Recursion is an alternative to using loops and can often simplify the problem you might wish to solve if there is some base case. 

# Classes

Classes are structures which allow us to organize information that is easily accessible through dot notation. Classes contain methods and attributes. A method is a function available through dot notation. An attribute is a parameter about the class as a whole or about a particular instance of a class. When a class is initialized, it is an instance of that specific class. Attributes can either be of class or instance type.
Class attributes will be indepedent of th initialiation.
Instance attributes will contain information about that specific instance of a class.
An example of a class we have been frequently using is that of a numpy array.  Each time we write arr =np.array([data]) it creates an instance of the numpy array class.
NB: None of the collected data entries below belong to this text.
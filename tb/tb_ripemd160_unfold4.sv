// End-to-end testbench of the four-way unfolded RIPEMD-160 core, at its
// default (and only) configuration.
//
// Hashes the standard test strings ("", "a", "abc", "message digest" and the
// 56-character two-block string) against their published digests, then
// random messages of 0..200 bytes against the reference model in
// tb_rmd_ref_pkg. Every block is written word by word, started, and timed:
// done must come on the 21st rising edge after the start edge and busy must
// be high for 21 cycles. It also exercises and counts: continuation blocks
// (init = 0), a write attempted while busy (must be ignored), wrap-around of
// the Gray-coded round counter (one bit change per increment otherwise).
// Any mechanism never seen counts as a failure.
module tb_ripemd160_unfold4;
  import tb_rmd_ref_pkg::*;

  logic         clk = 1'b0;
  logic         rst;
  logic         start, init, load;
  logic [3:0]   addr;
  logic [31:0]  data_in;
  logic [159:0] hash_rmd;
  logic         done, busy;

  int checks = 0, failures = 0;
  int n_blocks = 0, n_continue = 0, n_locked_write = 0, n_wrap = 0, n_gray_inc = 0;

  ripemd160_unfold4 dut (.*);

  always #5 clk = ~clk;

  initial begin
    repeat (200000) @(posedge clk);
    $display("watchdog expired");
    failures++;
    $display("TB_RESULT checks=%0d failures=%0d", checks, failures);
    $finish;
  end

  // Gray round counter: watch every change.
  logic [4:0] g_prev;
  always @(posedge clk) begin
    g_prev <= dut.u_ctrl.round_gray_o;
    if (rst && g_prev != dut.u_ctrl.round_gray_o) begin
      if (dut.u_ctrl.round_gray_o == 5'd0) n_wrap++;
      else begin
        n_gray_inc++;
        if ($countones(g_prev ^ dut.u_ctrl.round_gray_o) != 1) begin
          failures++;
          $display("FAIL gray step %b -> %b", g_prev, dut.u_ctrl.round_gray_o);
        end
      end
    end
  end

  task automatic check(string what, logic [159:0] got, logic [159:0] exp);
    checks++;
    if (got !== exp) begin
      failures++;
      $display("FAIL %s: got %h exp %h", what, got, exp);
    end
  endtask

  // Stimulus is driven on the falling edge, outputs are sampled there too.
  task automatic write_block(block_t b);
    for (int w = 0; w < 16; w++) begin
      @(negedge clk);
      load = 1'b1; addr = 4'(w); data_in = b[w];
    end
    @(negedge clk);
    load = 1'b0;
  endtask

  // Start one block and wait for done; check the timing.
  task automatic run_block(bit first, bit try_write);
    int edges = 0, busy_cycles = 0;
    start = 1'b1; init = first;
    @(negedge clk);                 // start taken by the rising edge before
    start = 1'b0; init = 1'b0;
    if (try_write) begin
      // Overwrite word 3 with garbage while busy; must be ignored.
      load = 1'b1; addr = 4'd3; data_in = 32'hdeadbeef;
      n_locked_write++;
    end
    while (!done && edges < 100) begin
      if (busy) busy_cycles++;
      @(negedge clk);
      load = 1'b0;
      edges++;
    end
    // done rises on the 21st rising edge after the one that took start;
    // busy is high for the 20 RUN cycles and the FINAL cycle.
    checks++;
    if (edges != 21) begin
      failures++;
      $display("FAIL latency: done %0d edges after start, expected 21", edges);
    end
    checks++;
    if (busy_cycles != 21) begin
      failures++;
      $display("FAIL busy for %0d cycles, expected 21", busy_cycles);
    end
    n_blocks++;
    if (!first) n_continue++;
  endtask

  task automatic hash_string(string msg, logic [159:0] exp, bit use_exp, bit try_write);
    block_t blocks [$];
    chain_t h;
    pad(msg, blocks);
    iv(h);
    foreach (blocks[i]) begin
      write_block(blocks[i]);
      run_block(i == 0, try_write && i == 0);
      compress(h, blocks[i]);
    end
    check($sformatf("model \"%s\"", msg), hash_rmd, digest(h));
    if (use_exp) check($sformatf("known \"%s\"", msg), hash_rmd, exp);
    // Digest must hold after done.
    repeat (3) @(negedge clk);
    check("digest held", hash_rmd, digest(h));
  endtask

  initial begin
    rst = 1'b0; start = 1'b0; init = 1'b0; load = 1'b0; addr = '0; data_in = '0;
    repeat (3) @(negedge clk);
    rst = 1'b1;
    @(negedge clk);
    check("reset digest", hash_rmd, '0);

    hash_string("", 160'h9c1185a5c5e9fc54612808977ee8f548b2258d31, 1, 0);
    hash_string("a", 160'h0bdc9d2d256b3ee9daae347be6f4dc835a467ffe, 1, 0);
    hash_string("abc", 160'h8eb208f7e05d987a9b044a8e98c6b087f15a0bfc, 1, 1);
    hash_string("message digest", 160'h5d0689ef49d2fae572b881b123a85ffa21595f36, 1, 0);
    hash_string("abcdbcdecdefdefgefghfghighijhijkijkljklmklmnlmnomnopnopq",
                160'h12a053384a9c0c88e405a06c27dcf49ada62eb2b, 1, 1);
    for (int n = 0; n < 12; n++) begin
      automatic string s = "";
      automatic int len = $urandom_range(0, 200);
      for (int i = 0; i < len; i++) s = {s, string'(8'($urandom_range(32, 126)))};
      hash_string(s, '0, 0, n % 3 == 0);
    end

    checks++; if (n_blocks == 0)       begin failures++; $display("FAIL no block hashed"); end
    checks++; if (n_continue == 0)     begin failures++; $display("FAIL no continuation block"); end
    checks++; if (n_locked_write == 0) begin failures++; $display("FAIL no write while busy"); end
    checks++; if (n_wrap == 0)         begin failures++; $display("FAIL round counter never wrapped"); end
    checks++; if (n_gray_inc == 0)     begin failures++; $display("FAIL round counter never counted"); end
    $display("blocks=%0d continuation=%0d locked_writes=%0d counter_wraps=%0d gray_increments=%0d",
             n_blocks, n_continue, n_locked_write, n_wrap, n_gray_inc);
    $display("TB_RESULT checks=%0d failures=%0d", checks, failures);
    $finish;
  end

endmodule
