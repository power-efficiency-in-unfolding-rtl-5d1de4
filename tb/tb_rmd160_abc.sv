// Workload testbench: the single-block message "abc", driven the way a host
// would, with the core at its default configuration.
//
// Writes the padded block (X[0] = 32'h80636261, X[14] = 32'h18, all other
// words zero) in 16 cycles, pulses start with init, and waits for done. It
// checks the digest 8eb208f7e05d987a9b044a8e98c6b087f15a0bfc and the total
// cycle count from the first write to done (16 + 1 + 21 = 38), and prints
// the resulting bits per cycle (512 / 38) used in throughput estimates.
module tb_rmd160_abc;
  logic         clk = 1'b0;
  logic         rst, start, init, load;
  logic [3:0]   addr;
  logic [31:0]  data_in;
  logic [159:0] hash_rmd;
  logic         done, busy;
  int checks = 0, failures = 0;

  ripemd160_unfold4 dut (.*);

  always #5 clk = ~clk;

  initial begin
    repeat (10000) @(posedge clk);
    failures++;
    $display("TB_RESULT checks=%0d failures=%0d", checks, failures);
    $finish;
  end

  initial begin
    int cycles;
    rst = 1'b0; start = 1'b0; init = 1'b0; load = 1'b0; addr = '0; data_in = '0;
    repeat (2) @(negedge clk);
    rst = 1'b1;
    cycles = 0;
    for (int w = 0; w < 16; w++) begin
      load = 1'b1; addr = 4'(w);
      data_in = (w == 0) ? 32'h80636261 : (w == 14) ? 32'h00000018 : 32'h0;
      @(negedge clk);
      cycles++;
    end
    load = 1'b0;
    start = 1'b1; init = 1'b1;
    @(negedge clk);
    cycles++;
    start = 1'b0; init = 1'b0;
    while (!done && cycles < 200) begin
      @(negedge clk);
      cycles++;
    end
    checks++;
    if (hash_rmd !== 160'h8eb208f7e05d987a9b044a8e98c6b087f15a0bfc) begin
      failures++;
      $display("FAIL digest %h", hash_rmd);
    end
    checks++;
    if (cycles != 38) begin
      failures++;
      $display("FAIL %0d cycles from first write to done, expected 38", cycles);
    end
    $display("abc: digest %h after %0d cycles, %0d.%02d bits per cycle",
             hash_rmd, cycles, 512 / cycles, (51200 / cycles) % 100);
    $display("TB_RESULT checks=%0d failures=%0d", checks, failures);
    $finish;
  end
endmodule
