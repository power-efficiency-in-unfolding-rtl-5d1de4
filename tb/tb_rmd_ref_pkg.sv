// Reference model of RIPEMD-160 for the testbenches.
//
// A plain step-by-step software model: its own copies of the step tables
// (typed as hex digit strings, one character per step), the five boolean
// functions by step number, a compression function over one 16-word block
// and a helper that pads a byte string into blocks. It shares nothing with
// the RTL package, so a table error in either shows up as a mismatch.
package tb_rmd_ref_pkg;

  typedef logic [31:0] w32_t;
  typedef w32_t        block_t [16];
  typedef w32_t        chain_t [5];

  // One hex digit per step, 80 per string.
  localparam string RL =
    {"0123456789abcdef", "74d1a6f3c0952eb8", "3ae49f812706db5c", "19ba08c4d37fe562", "40597c2ae138b6fd"};
  localparam string RR =
    {"5e7092b4d6f81a3c", "6b370d5aef8c4912", "f5137e69b8c2a04d", "86413bf05c2d97ae", "cfa4158762de039b"};
  function automatic int hexval(byte c);
    if (c >= "0" && c <= "9") return int'(c) - 48;
    return int'(c) - 87;
  endfunction

  // Rotate tables as integer arrays.
  localparam int SHL [80] = '{
    11,14,15,12,5,8,7,9,11,13,14,15,6,7,9,8,
    7,6,8,13,11,9,7,15,7,12,15,9,11,7,13,12,
    11,13,6,7,14,9,13,15,14,8,13,6,5,12,7,5,
    11,12,14,15,14,15,9,8,9,14,5,6,8,6,5,12,
    9,15,5,11,6,8,13,12,5,12,13,14,11,8,5,6};
  localparam int SHR [80] = '{
    8,9,9,11,13,15,15,5,7,7,8,11,14,14,12,6,
    9,13,15,7,12,8,9,11,7,7,12,7,6,15,13,11,
    9,7,15,11,8,6,6,14,12,13,5,14,13,13,7,5,
    15,5,8,11,14,14,6,14,6,9,12,9,12,5,15,8,
    8,5,12,9,12,5,14,6,8,13,6,5,15,13,11,11};

  function automatic w32_t rotl(w32_t x, int n);
    return (n == 0) ? x : ((x << n) | (x >> (32 - n)));
  endfunction

  // f_j for step j (0..79), left-line numbering.
  function automatic w32_t fstep(int j, w32_t x, w32_t y, w32_t z);
    if (j < 16) return x ^ y ^ z;
    if (j < 32) return (x & y) | (~x & z);
    if (j < 48) return (x | ~y) ^ z;
    if (j < 64) return (x & z) | (y & ~z);
    return x ^ (y | ~z);
  endfunction

  function automatic w32_t kl(int j);
    case (j / 16)
      0: return 32'h00000000; 1: return 32'h5a827999; 2: return 32'h6ed9eba1;
      3: return 32'h8f1bbcdc; default: return 32'ha953fd4e;
    endcase
  endfunction

  function automatic w32_t kr(int j);
    case (j / 16)
      0: return 32'h50a28be6; 1: return 32'h5c4dd124; 2: return 32'h6d703ef3;
      3: return 32'h7a6d76e9; default: return 32'h00000000;
    endcase
  endfunction

  function automatic int msg_l(int j); return hexval(RL[j]); endfunction
  function automatic int msg_r(int j); return hexval(RR[j]); endfunction

  function automatic void iv(output chain_t h);
    h = '{32'h67452301, 32'hefcdab89, 32'h98badcfe, 32'h10325476, 32'hc3d2e1f0};
  endfunction

  function automatic void compress(ref chain_t h, input block_t x);
    w32_t al, bl, cl, dl, el, ar, br, cr, dr, er, t;
    chain_t hn;
    al = h[0]; bl = h[1]; cl = h[2]; dl = h[3]; el = h[4];
    ar = h[0]; br = h[1]; cr = h[2]; dr = h[3]; er = h[4];
    for (int j = 0; j < 80; j++) begin
      t  = rotl(al + fstep(j, bl, cl, dl) + x[msg_l(j)] + kl(j), SHL[j]) + el;
      al = el; el = dl; dl = rotl(cl, 10); cl = bl; bl = t;
      t  = rotl(ar + fstep(79 - j, br, cr, dr) + x[msg_r(j)] + kr(j), SHR[j]) + er;
      ar = er; er = dr; dr = rotl(cr, 10); cr = br; br = t;
    end
    hn[0] = h[1] + cl + dr;
    hn[1] = h[2] + dl + er;
    hn[2] = h[3] + el + ar;
    hn[3] = h[4] + al + br;
    hn[4] = h[0] + bl + cr;
    h = hn;
  endfunction

  // Pad a byte string (MD4-family padding, little-endian words).
  function automatic void pad(input string msg, output block_t blocks [$]);
    byte unsigned bytes [$];
    longint unsigned bits;
    block_t b;
    bytes = {};
    for (int i = 0; i < msg.len(); i++) bytes.push_back(msg[i]);
    bits = 64'(msg.len()) * 8;
    bytes.push_back(8'h80);
    while ((bytes.size() % 64) != 56) bytes.push_back(8'h00);
    for (int i = 0; i < 8; i++) bytes.push_back(8'(bits >> (8 * i)));
    blocks = {};
    for (int blk = 0; blk < bytes.size() / 64; blk++) begin
      for (int w = 0; w < 16; w++)
        b[w] = {bytes[blk*64 + 4*w + 3], bytes[blk*64 + 4*w + 2],
                bytes[blk*64 + 4*w + 1], bytes[blk*64 + 4*w]};
      blocks.push_back(b);
    end
  endfunction

  // Chaining value as a printed digest.
  function automatic logic [159:0] digest(chain_t h);
    logic [159:0] d;
    for (int i = 0; i < 5; i++)
      d[159 - 32*i -: 32] = {h[i][7:0], h[i][15:8], h[i][23:16], h[i][31:24]};
    return d;
  endfunction

endpackage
When we want to access information about that array like its length we would say arr_len = arr.size . If wanted to make a copy of that array we would write arr.copy() where copy is a method of the array class. 
Check out the example of a planet class below.

In [5]:
G = 6.67e-11
import numpy as np

class planet(object):
    def __init__(self, mass, position):
        self.mass = mass
        self.position = position
        habitable_check = np.random.randint(0,1)
        if habitable_check == 1:
            self.habitable = True
        else:
            self.habitable = False
    def grav(self, body2):
        return G*self.mass * body2.mass/((self.position - body2.position)**2)
    
planet1 = planet(1000, 10)
print('Planet 1 Mass: ',planet1.mass)
planet2 = planet(1500, 25)
grav1_2 = planet1.grav(planet2)
planet1.name = 'mars'
print('Planet 1 Name: ',planet1.name)
print('Planet 1 Habitable: ',planet1.habitable)
print('Grav Force between planet 1 and planet 2: ', grav1_2)

Planet 1 Mass:  1000
Planet 1 Name:  mars
Planet 1 Habitable:  False
Grav Force between planet 1 and planet 2:  4.4466666666666665e-07


The \__init\__ is how one sets up the initializion of classes in python. The self argument present in both functions is the class instance. It is fulfilled by the thing which precedes the dot when calling the method.